## [PROMPT]
Look through the material below. Copy every line with the string "clock" in it.

*** PROVIDED DATA Section Begins ***

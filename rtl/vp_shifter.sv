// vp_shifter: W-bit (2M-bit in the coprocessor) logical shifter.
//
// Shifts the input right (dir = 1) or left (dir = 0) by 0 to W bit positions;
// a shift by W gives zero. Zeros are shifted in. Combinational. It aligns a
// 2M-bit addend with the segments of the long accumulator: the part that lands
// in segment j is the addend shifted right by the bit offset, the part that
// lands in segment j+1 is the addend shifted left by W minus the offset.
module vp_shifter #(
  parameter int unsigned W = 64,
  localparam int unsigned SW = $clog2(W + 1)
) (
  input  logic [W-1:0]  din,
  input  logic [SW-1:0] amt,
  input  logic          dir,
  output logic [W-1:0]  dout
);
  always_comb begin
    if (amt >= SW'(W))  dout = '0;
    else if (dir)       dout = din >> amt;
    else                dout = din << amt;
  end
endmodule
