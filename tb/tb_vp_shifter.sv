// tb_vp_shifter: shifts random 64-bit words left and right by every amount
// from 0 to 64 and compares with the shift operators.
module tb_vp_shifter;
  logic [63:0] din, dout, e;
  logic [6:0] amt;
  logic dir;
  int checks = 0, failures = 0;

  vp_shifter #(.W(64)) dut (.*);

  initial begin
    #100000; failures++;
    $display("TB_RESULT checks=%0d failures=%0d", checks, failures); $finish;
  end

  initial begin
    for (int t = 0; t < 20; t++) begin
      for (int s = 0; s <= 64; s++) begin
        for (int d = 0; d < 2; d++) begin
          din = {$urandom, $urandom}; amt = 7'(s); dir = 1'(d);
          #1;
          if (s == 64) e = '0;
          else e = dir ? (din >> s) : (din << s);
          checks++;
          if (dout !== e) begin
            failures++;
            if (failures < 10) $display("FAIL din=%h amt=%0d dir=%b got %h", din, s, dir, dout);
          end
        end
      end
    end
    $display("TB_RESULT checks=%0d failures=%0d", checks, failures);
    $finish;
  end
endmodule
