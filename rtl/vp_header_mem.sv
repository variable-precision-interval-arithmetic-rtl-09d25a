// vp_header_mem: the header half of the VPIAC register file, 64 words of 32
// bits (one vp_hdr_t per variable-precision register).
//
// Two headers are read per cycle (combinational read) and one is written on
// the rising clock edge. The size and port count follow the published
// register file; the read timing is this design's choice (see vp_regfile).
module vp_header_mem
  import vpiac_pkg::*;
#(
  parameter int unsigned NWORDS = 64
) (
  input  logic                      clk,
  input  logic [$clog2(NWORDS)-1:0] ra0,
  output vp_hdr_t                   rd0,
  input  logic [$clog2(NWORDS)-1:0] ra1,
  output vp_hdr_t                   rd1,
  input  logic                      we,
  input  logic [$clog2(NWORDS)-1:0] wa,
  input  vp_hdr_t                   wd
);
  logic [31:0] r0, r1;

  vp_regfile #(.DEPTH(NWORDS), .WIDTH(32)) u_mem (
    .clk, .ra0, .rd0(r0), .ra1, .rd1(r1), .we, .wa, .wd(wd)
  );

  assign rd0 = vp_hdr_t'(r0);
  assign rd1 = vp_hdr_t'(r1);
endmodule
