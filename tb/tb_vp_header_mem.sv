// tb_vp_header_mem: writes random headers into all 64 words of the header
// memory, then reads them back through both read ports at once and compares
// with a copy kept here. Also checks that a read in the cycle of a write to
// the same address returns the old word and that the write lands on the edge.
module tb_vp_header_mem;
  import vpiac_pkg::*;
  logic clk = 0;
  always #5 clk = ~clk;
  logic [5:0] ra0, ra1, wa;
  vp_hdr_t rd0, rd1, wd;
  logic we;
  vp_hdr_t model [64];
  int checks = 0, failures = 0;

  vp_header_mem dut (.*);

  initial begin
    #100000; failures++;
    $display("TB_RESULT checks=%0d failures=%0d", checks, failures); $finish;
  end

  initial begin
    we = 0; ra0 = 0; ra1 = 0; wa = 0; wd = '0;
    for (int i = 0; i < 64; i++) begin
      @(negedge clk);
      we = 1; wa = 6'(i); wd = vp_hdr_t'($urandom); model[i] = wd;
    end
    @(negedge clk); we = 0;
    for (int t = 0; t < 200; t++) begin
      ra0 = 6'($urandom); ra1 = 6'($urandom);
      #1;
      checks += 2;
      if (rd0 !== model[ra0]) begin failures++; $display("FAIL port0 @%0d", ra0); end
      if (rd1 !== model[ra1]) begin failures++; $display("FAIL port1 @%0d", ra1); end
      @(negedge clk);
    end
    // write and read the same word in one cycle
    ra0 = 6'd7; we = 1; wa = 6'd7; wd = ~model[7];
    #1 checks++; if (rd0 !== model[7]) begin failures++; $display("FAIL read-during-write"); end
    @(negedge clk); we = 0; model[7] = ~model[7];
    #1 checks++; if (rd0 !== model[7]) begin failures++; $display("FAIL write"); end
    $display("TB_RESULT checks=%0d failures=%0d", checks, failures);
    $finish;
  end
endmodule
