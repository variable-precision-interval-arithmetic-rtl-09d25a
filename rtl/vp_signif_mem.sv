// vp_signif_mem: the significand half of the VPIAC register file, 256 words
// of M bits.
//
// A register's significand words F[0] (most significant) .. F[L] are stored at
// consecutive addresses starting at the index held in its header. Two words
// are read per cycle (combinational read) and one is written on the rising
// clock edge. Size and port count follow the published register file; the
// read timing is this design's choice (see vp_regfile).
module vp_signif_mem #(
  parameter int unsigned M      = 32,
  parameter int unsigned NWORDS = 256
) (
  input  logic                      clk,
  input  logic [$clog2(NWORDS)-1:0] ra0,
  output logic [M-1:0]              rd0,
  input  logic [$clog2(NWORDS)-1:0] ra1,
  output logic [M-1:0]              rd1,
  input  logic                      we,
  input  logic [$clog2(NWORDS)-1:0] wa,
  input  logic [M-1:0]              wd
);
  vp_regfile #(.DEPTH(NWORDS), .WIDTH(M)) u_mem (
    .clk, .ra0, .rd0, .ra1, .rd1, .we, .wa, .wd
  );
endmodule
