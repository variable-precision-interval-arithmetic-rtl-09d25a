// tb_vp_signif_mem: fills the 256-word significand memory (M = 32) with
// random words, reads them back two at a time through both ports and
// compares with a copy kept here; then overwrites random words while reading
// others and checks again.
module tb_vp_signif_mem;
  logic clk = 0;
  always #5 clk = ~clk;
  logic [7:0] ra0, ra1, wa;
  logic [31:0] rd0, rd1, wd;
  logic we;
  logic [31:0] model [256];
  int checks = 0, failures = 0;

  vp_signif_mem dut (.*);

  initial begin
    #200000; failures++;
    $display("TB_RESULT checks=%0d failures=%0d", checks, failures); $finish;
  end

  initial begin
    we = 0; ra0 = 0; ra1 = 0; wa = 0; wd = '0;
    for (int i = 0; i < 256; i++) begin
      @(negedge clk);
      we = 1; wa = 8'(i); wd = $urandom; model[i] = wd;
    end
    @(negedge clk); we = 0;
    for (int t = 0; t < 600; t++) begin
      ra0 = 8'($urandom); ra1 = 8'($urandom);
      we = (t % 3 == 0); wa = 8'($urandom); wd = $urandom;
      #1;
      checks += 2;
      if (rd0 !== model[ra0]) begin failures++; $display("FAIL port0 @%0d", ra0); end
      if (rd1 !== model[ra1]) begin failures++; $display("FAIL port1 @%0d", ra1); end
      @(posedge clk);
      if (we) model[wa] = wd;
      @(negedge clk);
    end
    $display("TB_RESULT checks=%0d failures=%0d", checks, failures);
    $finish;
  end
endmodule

*** PROVIDED DATA Section Ends ***
*** PROVIDED DATA Section Begins ***

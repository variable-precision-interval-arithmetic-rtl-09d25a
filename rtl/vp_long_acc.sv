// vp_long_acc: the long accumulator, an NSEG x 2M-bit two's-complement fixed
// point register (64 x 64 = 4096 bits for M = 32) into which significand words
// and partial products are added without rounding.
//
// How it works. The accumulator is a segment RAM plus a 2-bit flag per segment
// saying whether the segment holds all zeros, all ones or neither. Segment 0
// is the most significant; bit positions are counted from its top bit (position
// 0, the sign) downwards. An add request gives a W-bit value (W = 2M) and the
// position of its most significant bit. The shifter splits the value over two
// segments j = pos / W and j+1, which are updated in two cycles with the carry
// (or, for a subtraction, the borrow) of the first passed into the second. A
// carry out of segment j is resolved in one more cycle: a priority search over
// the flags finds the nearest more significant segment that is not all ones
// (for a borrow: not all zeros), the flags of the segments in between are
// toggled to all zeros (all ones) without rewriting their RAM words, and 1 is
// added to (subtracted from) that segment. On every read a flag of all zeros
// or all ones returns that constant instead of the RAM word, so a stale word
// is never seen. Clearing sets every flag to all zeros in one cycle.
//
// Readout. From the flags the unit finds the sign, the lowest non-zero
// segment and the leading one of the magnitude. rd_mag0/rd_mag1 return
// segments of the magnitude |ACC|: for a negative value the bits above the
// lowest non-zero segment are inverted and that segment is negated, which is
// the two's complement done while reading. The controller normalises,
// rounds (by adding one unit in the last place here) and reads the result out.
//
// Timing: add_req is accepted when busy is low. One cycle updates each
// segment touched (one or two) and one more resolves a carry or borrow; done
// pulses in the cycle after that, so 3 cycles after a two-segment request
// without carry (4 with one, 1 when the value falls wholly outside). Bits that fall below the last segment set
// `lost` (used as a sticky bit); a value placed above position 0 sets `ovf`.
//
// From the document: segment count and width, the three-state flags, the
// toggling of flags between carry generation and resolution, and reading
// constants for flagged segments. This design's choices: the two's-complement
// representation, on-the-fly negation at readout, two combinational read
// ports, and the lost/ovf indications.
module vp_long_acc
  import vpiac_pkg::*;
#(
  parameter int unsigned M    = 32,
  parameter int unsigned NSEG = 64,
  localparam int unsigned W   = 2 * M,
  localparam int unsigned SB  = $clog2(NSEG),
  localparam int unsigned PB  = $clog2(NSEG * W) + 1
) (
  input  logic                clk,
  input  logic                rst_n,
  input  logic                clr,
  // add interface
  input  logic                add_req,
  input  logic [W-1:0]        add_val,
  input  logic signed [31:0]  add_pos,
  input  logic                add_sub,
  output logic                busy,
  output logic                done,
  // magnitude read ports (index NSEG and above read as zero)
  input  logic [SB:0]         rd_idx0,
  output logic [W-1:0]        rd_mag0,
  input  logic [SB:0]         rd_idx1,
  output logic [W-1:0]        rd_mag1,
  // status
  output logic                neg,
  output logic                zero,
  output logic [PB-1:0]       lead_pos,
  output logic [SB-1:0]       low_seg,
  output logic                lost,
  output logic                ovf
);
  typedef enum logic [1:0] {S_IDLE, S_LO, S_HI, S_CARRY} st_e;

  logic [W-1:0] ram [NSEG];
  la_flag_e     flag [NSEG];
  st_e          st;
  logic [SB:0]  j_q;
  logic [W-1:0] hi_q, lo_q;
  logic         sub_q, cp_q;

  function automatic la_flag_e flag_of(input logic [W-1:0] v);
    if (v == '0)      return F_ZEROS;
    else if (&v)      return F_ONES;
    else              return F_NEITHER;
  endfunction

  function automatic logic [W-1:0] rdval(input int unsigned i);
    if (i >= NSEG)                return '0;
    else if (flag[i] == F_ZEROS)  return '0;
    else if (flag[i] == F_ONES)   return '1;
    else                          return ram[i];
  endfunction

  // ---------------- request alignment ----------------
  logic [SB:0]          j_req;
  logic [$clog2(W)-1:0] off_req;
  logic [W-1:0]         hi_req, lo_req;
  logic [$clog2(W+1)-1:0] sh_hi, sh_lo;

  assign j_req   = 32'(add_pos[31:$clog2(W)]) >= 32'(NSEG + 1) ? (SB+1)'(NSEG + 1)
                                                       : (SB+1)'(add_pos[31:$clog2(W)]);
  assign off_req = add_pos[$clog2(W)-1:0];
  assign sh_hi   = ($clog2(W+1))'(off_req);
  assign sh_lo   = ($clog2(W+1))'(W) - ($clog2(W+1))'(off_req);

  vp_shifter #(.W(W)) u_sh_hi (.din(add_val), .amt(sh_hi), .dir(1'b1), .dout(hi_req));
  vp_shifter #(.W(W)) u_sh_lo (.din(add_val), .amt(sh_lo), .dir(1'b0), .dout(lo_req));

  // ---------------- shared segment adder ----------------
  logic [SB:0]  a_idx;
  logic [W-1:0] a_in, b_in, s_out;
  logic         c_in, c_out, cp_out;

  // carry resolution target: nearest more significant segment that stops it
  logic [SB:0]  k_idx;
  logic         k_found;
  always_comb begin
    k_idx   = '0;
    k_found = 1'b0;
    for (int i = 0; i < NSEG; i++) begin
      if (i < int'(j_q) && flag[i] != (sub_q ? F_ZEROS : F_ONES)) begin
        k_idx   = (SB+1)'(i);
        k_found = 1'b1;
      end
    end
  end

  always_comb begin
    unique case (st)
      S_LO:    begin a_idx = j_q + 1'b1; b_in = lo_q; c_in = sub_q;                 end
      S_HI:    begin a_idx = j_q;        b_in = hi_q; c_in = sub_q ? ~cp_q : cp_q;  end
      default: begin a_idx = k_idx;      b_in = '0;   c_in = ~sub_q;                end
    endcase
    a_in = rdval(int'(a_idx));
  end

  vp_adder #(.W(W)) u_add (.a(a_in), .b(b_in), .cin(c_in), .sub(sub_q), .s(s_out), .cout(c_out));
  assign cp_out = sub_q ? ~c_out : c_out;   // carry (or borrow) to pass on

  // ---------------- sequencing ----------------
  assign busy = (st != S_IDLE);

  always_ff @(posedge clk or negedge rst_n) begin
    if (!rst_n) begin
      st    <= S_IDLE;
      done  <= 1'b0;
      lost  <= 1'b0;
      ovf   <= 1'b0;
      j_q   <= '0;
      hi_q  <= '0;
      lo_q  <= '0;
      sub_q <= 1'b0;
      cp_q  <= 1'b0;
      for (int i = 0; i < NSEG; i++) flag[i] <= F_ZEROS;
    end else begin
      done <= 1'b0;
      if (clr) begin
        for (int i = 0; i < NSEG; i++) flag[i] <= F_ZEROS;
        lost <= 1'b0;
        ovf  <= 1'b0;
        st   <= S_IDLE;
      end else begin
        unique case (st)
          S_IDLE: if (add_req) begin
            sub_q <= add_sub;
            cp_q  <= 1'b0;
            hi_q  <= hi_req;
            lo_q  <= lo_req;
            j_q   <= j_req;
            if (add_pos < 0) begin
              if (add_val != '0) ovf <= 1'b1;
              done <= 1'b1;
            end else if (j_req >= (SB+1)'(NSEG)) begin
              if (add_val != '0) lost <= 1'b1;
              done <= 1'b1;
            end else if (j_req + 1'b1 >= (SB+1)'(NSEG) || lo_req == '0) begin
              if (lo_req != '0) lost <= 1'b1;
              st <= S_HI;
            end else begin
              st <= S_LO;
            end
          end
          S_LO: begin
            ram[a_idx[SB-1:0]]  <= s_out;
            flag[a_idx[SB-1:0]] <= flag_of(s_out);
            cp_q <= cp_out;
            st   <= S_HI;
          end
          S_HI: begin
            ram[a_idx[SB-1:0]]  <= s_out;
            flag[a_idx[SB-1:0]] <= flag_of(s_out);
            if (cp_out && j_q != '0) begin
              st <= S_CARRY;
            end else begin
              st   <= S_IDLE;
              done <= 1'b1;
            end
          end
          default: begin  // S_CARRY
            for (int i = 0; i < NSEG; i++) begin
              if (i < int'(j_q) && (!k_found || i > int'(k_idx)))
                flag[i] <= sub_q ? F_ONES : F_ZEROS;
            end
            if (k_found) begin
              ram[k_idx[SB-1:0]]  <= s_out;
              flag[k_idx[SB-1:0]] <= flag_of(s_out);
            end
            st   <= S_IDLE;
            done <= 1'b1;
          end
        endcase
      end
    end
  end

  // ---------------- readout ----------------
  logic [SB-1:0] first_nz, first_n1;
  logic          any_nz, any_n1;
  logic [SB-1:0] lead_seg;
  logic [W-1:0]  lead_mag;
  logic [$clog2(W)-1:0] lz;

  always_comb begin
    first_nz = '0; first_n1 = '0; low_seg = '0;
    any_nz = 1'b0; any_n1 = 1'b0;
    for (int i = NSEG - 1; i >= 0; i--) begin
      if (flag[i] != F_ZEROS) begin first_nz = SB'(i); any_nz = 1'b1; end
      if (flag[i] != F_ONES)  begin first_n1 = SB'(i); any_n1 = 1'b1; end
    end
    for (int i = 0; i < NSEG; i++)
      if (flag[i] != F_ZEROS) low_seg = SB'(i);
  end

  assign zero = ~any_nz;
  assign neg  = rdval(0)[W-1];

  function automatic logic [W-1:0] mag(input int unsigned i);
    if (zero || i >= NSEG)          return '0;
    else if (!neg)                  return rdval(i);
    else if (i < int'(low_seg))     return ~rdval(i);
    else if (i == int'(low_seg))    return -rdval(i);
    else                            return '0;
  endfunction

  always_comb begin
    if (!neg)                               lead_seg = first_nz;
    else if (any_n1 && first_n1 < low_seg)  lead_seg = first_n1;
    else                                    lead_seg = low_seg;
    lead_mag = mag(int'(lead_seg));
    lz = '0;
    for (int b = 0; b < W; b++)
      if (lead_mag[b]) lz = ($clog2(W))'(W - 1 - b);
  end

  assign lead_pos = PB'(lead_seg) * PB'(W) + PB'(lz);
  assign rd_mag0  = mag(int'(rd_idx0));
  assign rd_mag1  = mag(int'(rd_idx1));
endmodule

*** PROVIDED DATA Section Ends ***

## [ANSWER AREA]
// the rising clock edge. The size and port count follow the published
// clock edge. Size and port count follow the published register file; the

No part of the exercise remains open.